GridSearchCV(cv=3, estimator=Ridge(max_iter=10000), n_jobs=-1,
             param_grid={'alpha': [3800, 3850, 3900, 3950, 4000, 4050, 4100,
                                   4150, 4200, 4250, 4300, 4350, 4400, 4450,
                                   4500, 4550, 4600, 4650, 4700, 4750, 4800,
                                   4850, 4900, 4950]},
             scoring='neg_mean_absolute_error')

In [20]:
lindhamk5_3.best_estimator_

Ridge(alpha=4100, max_iter=10000)

In [21]:
jarvis.grade_model(lindhamk5_3, Xs_train, y_train, display=True), jarvis.grade_model(lindhamk5_3, Xs_test, y_test, display=True);

 
R2 :0.984069187046379
MSE: 99136692.31131941
RMSE: 9956.74104872269
MAE: 6211.220273701309
 
 
R2 :0.8967158319847416
MSE: 673008573.5643889
RMSE: 25942.408784929532
MAE: 15350.248562467748
 


In [22]:
jarvis.support(lindhamk5_3.best_estimator_)

25761

## Dialing Back The Feature Space

We remarked in the LASSO notebook that the 42,000+ features were not actually good because we polynomial transformed the dummy variables, leading to many redundant and straight-up duplicate columns. We can attempt to dial it back by running Ridge against a much more reasonable and tame 298 feature dataframe.

In [23]:
data = pd.read_csv('../data/ames-engineered.csv', index_col = 'Id').drop(columns='SalePrice')

In [24]:
data['MS SubClass'] = data['MS SubClass'].astype('object')

In [25]:
data_dummies = pd.get_dummies(data, drop_first=True)
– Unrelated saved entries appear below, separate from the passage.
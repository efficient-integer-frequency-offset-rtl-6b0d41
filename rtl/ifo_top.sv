// ifo_top: IFO estimation and compensation stage of an OFDM receiver.
//
// Sits behind cyclic-prefix removal and the FFT. The estimator measures the
// integer frequency offset (a cyclic shift of the sub-carriers by a
// multiple of four, -12..+16) on the long preamble; the compensator then
// undoes that shift on every following symbol. The estimate in use is held
// in shift_q: eps'/4 = est_idx, reset to 3, i.e. eps' = 12 = no offset,
// until the first estimate arrives. The preamble itself leaves with the
// shift that was in use before it; a new estimate applies from the next
// symbol start.
//
// Interface: FFT stream in (one sample per in_valid, in_sop on sub-carrier
// 0, in_preamble with in_sop for the long preamble; samples carry the +12
// sub-carrier pre-offset applied before the FFT), known-pilot load port
// pil_* (used while busy is low), estimate outputs, corrected stream out.
// Sample width, reset value and the load port are this design's choices.
module ifo_top
  import ifo_pkg::*;
#(
  parameter int unsigned N  = N_FFT,  // FFT size
  parameter int unsigned YW = 16,     // sample width (Q1.YW-1)
  parameter int unsigned F  = 2       // P_4k fractional bits (Q1.F)
) (
  input  logic                 clk,
  input  logic                 rst_n,
  input  logic                 in_valid,
  input  logic                 in_sop,
  input  logic                 in_preamble,
  input  logic signed [YW-1:0] in_re,
  input  logic signed [YW-1:0] in_im,
  input  logic                 pil_we,
  input  logic                 pil_side,
  input  logic [4:0]           pil_addr,
  input  coef_t                pil_data,
  output logic                 busy,
  output logic                 missed,
  output logic                 est_valid,
  output logic [2:0]           est_idx,
  output logic signed [5:0]    est_ifo,
  output logic                 out_valid,
  output logic                 out_sop,
  output logic signed [YW-1:0] out_re,
  output logic signed [YW-1:0] out_im,
  output logic                 deferred
);

  logic [2:0] shift_q;

  ifo_estimator #(.YW(YW), .F(F)) u_est (
    .clk, .rst_n, .in_valid, .in_sop, .in_preamble, .in_re, .in_im,
    .pil_we, .pil_side, .pil_addr, .pil_data,
    .busy, .missed, .est_valid, .est_idx, .est_ifo
  );

  always_ff @(posedge clk) begin
    if (!rst_n)         shift_q <= 3'(PRE_OFFSET / PIL_STEP);
    else if (est_valid) shift_q <= est_idx;
  end

  ifo_comp #(.N(N), .YW(YW)) u_comp (
    .clk, .rst_n, .in_valid, .in_sop, .in_re, .in_im,
    .shift_idx(shift_q),
    .out_valid, .out_sop, .out_re, .out_im, .deferred
  );

endmodule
  uniques = Index(uniques)


In [26]:
data_dummies.shape

(2928, 298)

In [27]:
X = data_dummies.iloc[ : len(train.index) ]
Xkaggle = data_dummies.iloc[ len(train.index) : ]

X_train, X_test, y_train, y_test = train_test_split(X, y, test_size=0.2, random_state=seed)
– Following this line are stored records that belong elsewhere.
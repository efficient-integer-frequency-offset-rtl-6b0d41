// tb_ifo_top: end-to-end test of the IFO estimation and compensation stage
// at its default parameters (N = 256, Q1.2 correlation, 16-bit samples).
//
// A random QPSK long preamble is loaded into the known-pilot store; then a
// stream of preambles and random data symbols, all cyclically shifted by a
// "true" offset eps', is sent through the stage. Checked:
//  - every estimate equals the true offset (noise-free channel with phase
//    rotation and a residual-timing phase ramp);
//  - every output symbol equals the input symbol rotated back by the shift
//    in force at its start (a scoreboard of all output samples and sops),
//    including the rule that a smaller new shift is deferred while the
//    previous symbol's held samples are still leaving;
//  - a preamble arriving while an estimate is running is flagged missed.
// Mechanisms counted, each of which must occur at least once: estimates,
// PilReg realignment rotations, compensation flushes, zero-shift
// pass-through, maximum shift 28, deferred shift updates, missed
// preambles, idle gaps inside a symbol, back-to-back symbols, pilot reload.
module tb_ifo_top;
  import ifo_pkg::*;
  import tb_ofdm_pkg::*;

  logic clk = 1'b0;
  logic rst_n = 1'b0;
  logic in_valid = 1'b0, in_sop = 1'b0, in_preamble = 1'b0;
  logic signed [15:0] in_re = '0, in_im = '0;
  logic pil_we = 1'b0, pil_side = 1'b0;
  logic [4:0] pil_addr = '0;
  coef_t pil_data = '0;
  logic busy, missed, est_valid, out_valid, out_sop, deferred;
  logic [2:0] est_idx;
  logic signed [5:0] est_ifo;
  logic signed [15:0] out_re, out_im;

  ifo_top dut (.*);

  int checks = 0, failures = 0;
  always #5 clk = ~clk;

  initial begin
    repeat (300000) @(posedge clk);
    failures++;
    $display("TB_RESULT checks=%0d failures=%0d", checks, failures);
    $finish;
  end

  task automatic check(bit ok, string what);
    checks++;
    if (!ok) begin
      failures++;
      $display("FAIL: %s", what);
    end
  endtask

  // ---------------- mechanism counters ----------------
  int n_est = 0, n_realign = 0, n_flush = 0, n_zero = 0, n_max = 0;
  int n_defer = 0, n_missed = 0, n_gap = 0, n_b2b = 0, n_reload = 0;

  // ---------------- model of the shift in force ----------------
  logic [2:0] model_shift = 3'd3;       // eps'/4, 12 until the first estimate
  int exp_est[$];
  always @(posedge clk) begin
    if (est_valid) begin
      n_est++;
      if (exp_est.size() == 0) check(1'b0, "unexpected estimate");
      else check(int'(est_idx) == exp_est.pop_front(), $sformatf("estimate %0d", est_idx));
      model_shift <= est_idx;
    end
    if (dut.u_est.u_ctrl.realign[0] != 0 || dut.u_est.u_ctrl.realign[1] != 0) n_realign++;
    if (deferred) n_defer++;
    if (missed) n_missed++;
  end

  // ---------------- output scoreboard ----------------
  int exp_re[$], exp_im[$];
  bit exp_sop[$];
  always @(posedge clk) begin
    if (rst_n && out_valid) begin
      if (exp_re.size() == 0) check(1'b0, "unexpected output sample");
      else begin
        int er, ei;
        bit es;
        er = exp_re.pop_front();
        ei = exp_im.pop_front();
        es = exp_sop.pop_front();
        check(int'(out_re) == er && int'(out_im) == ei && out_sop == es,
              $sformatf("output (%0d,%0d,sop %0d) expected (%0d,%0d,sop %0d)",
                        out_re, out_im, out_sop, er, ei, es));
      end
    end
  end

  cplx_t x[NSC];
  longint last_end = -1000;              // cycle of the previous symbol's last sample
  int prev_used = 0;                     // shift used by the previous symbol
  longint cyc = 0;
  always @(posedge clk) cyc <= cyc + 1;

  task automatic load_pilots();
    for (int s = 0; s < 2; s++)
      for (int e = 0; e < 32; e++) begin
        cplx_t u;
        u = pil_entry(x, s, e);
        @(negedge clk);
        pil_we = 1'b1;
        pil_side = 1'(s);
        pil_addr = 5'(e);
        pil_data.re = 2'(u.re);
        pil_data.im = 2'(u.im);
      end
    @(negedge clk);
    pil_we = 1'b0;
    n_reload++;
  endtask

  // Send one symbol after 'gap' idle cycles; gap_pct adds idle cycles inside.
  task automatic send(cplx_t y[NSC], bit pre, int gap, int gap_pct, bit expect_est, int true_idx);
    int g, newsh, rem, used;
    repeat (gap) begin
      @(negedge clk);
      in_valid = 1'b0;
      in_sop = 1'b0;
      in_preamble = 1'b0;
    end
    for (int k = 0; k < NSC; k++) begin
      @(negedge clk);
      while (k > 0 && gap_pct > 0 && int'($urandom % 100) < gap_pct) begin
        in_valid = 1'b0;
        in_sop = 1'b0;
        n_gap++;
        @(negedge clk);
      end
      if (k == 0) begin
        // shift the compensator will use for this symbol
        g = int'(cyc - last_end - 1);
        newsh = 4 * int'(model_shift);
        rem = (prev_used - g > 0) ? prev_used - g : 0;
        used = (newsh < rem) ? prev_used : newsh;
        if (g == 0) n_b2b++;
        if (used == 0) n_zero++;
        if (used == MAX_SHIFT) n_max++;
        for (int j = 0; j < NSC; j++) begin
          exp_re.push_back(y[(j + used) % NSC].re);
          exp_im.push_back(y[(j + used) % NSC].im);
          exp_sop.push_back(j == 0);
        end
        prev_used = used;
        if (pre && expect_est) exp_est.push_back(true_idx);
      end
      in_valid = 1'b1;
      in_sop = (k == 0);
      in_preamble = pre && (k == 0);
      in_re = 16'(y[k].re);
      in_im = 16'(y[k].im);
      if (k == NSC - 1) last_end = cyc;
    end
  endtask

  task automatic data_sym(output cplx_t d[NSC], input int eps);
    cplx_t raw[NSC];
    for (int k = 0; k < NSC; k++) begin
      raw[k].re = int'($urandom % 40001) - 20000;
      raw[k].im = int'($urandom % 40001) - 20000;
    end
    for (int k = 0; k < NSC; k++) d[k] = raw[wrap(k - eps)];
  endtask

  task automatic preamble(output cplx_t p[NSC], input int eps);
    make_rx(p, x, eps, 6.2831853 * ($urandom % 1000) / 1000.0, real'($urandom % 9), 0);
  endtask

  always @(posedge clk) if (dut.u_comp.flushing) n_flush++;

  int exp_defer = 0, exp_missed = 0;

  initial begin
    cplx_t y[NSC];
    repeat (3) @(negedge clk);
    rst_n = 1'b1;
    gen_preamble(x, 19660);
    load_pilots();
    // A: offset eps' = 20, cyclic-prefix-like gaps of 64 samples
    preamble(y, 20); send(y, 1, 64, 0, 1, 5);
    data_sym(y, 20); send(y, 0, 64, 0, 0, 0);
    data_sym(y, 20); send(y, 0, 64, 0, 0, 0);
    // B: offset 0
    preamble(y, 0);  send(y, 1, 64, 0, 1, 0);
    data_sym(y, 0);  send(y, 0, 64, 0, 0, 0);
    // C: offset 28, then back-to-back symbols
    preamble(y, 28); send(y, 1, 64, 0, 1, 7);
    data_sym(y, 28); send(y, 0, 64, 0, 0, 0);
    data_sym(y, 28); send(y, 0, 0, 0, 0, 0);
    // D: offset drops to 4 in a gap-free stream: the update is deferred
    preamble(y, 4);  send(y, 1, 0, 0, 1, 1);
    data_sym(y, 28); send(y, 0, 0, 0, 0, 0);   // estimate not yet out: 28
    data_sym(y, 28); send(y, 0, 0, 0, 0, 0);   // 4 < 28 still leaving: deferred
    exp_defer++;
    data_sym(y, 4);  send(y, 0, 40, 0, 0, 0);   // gap lets the new shift in
    // E: a second preamble while the first estimate is running is missed
    preamble(y, 8);  send(y, 1, 64, 0, 1, 2);
    preamble(y, 12); send(y, 1, 0, 0, 0, 0);
    exp_missed++;
    data_sym(y, 8);  send(y, 0, 64, 0, 0, 0);   // estimate from the first one
    // F: idle cycles inside symbols
    preamble(y, 16); send(y, 1, 64, 20, 1, 4);
    data_sym(y, 16); send(y, 0, 64, 20, 0, 0);
    // G: new known preamble loaded
    @(negedge clk);
    in_valid = 1'b0;
    in_sop = 1'b0;
    in_preamble = 1'b0;
    while (busy) @(negedge clk);
    gen_preamble(x, 19660);
    load_pilots();
    preamble(y, 24); send(y, 1, 64, 0, 1, 6);
    data_sym(y, 24); send(y, 0, 64, 0, 0, 0);
    @(negedge clk);
    in_valid = 1'b0;
    in_sop = 1'b0;
    in_preamble = 1'b0;
    repeat (100) @(negedge clk);

    check(exp_re.size() == 0, $sformatf("%0d output samples missing", exp_re.size()));
    check(exp_est.size() == 0, "estimate missing");
    check(n_defer == exp_defer, $sformatf("deferred %0d, expected %0d", n_defer, exp_defer));
    check(n_missed == exp_missed, $sformatf("missed %0d, expected %0d", n_missed, exp_missed));
    $display("mechanisms: estimates=%0d realign=%0d flush=%0d zero_shift=%0d max_shift=%0d deferred=%0d missed=%0d gaps=%0d back_to_back=%0d reloads=%0d",
             n_est, n_realign, n_flush, n_zero, n_max, n_defer, n_missed, n_gap, n_b2b, n_reload);
    check(n_est > 0, "no estimate");
    check(n_realign > 0, "no PilReg realignment");
    check(n_flush > 0, "no flush");
    check(n_zero > 0, "no zero-shift symbol");
    check(n_max > 0, "no maximum-shift symbol");
    check(n_defer > 0, "no deferred update");
    check(n_missed > 0, "no missed preamble");
    check(n_gap > 0, "no idle gap");
    check(n_b2b > 0, "no back-to-back symbol");
    check(n_reload > 1, "no pilot reload");
    $display("TB_RESULT checks=%0d failures=%0d", checks, failures);
    $finish;
  end

endmodule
Xs_train = zscale.fit_transform(X_train)
Xs_test = zscale.transform(X_test)
Xs_kaggle = zscale.transform(Xkaggle)

In [28]:
params4 = { 'alpha' : list(range(100,500,10)) }


lindhamk5_4 = GridSearchCV(Ridge(max_iter=10_000),
                         param_grid=params4,
                         n_jobs=-1,
                         scoring = score,
                         cv = 3
                        )

lindhamk5_4.fit(Xs_train, y_train)

jarvis.grade_model(lindhamk5_4, Xs_train, y_train, display=True), jarvis.grade_model(lindhamk5_4, Xs_test, y_test, display=True);

 
R2 :0.9287614473406154
MSE: 443314129.4331693
RMSE: 21055.02622732086
MAE: 13903.527516677803
 
 
R2 :0.8877372302317402
MSE: 731513919.2965387
RMSE: 27046.513995273748
MAE: 16834.64797220781
 


In [29]:
lindhamk5_4.best_estimator_

Ridge(alpha=290, max_iter=10000)

We see that the Mk. 5.4 with Ridge is still not performing as well as the Mk. 4 with LASSO. At the moment we're not sure what is causing this discrepancy. Maybe some feature engineering can make Ridge viable and competitive with the LASSO model, but this remains to be seen.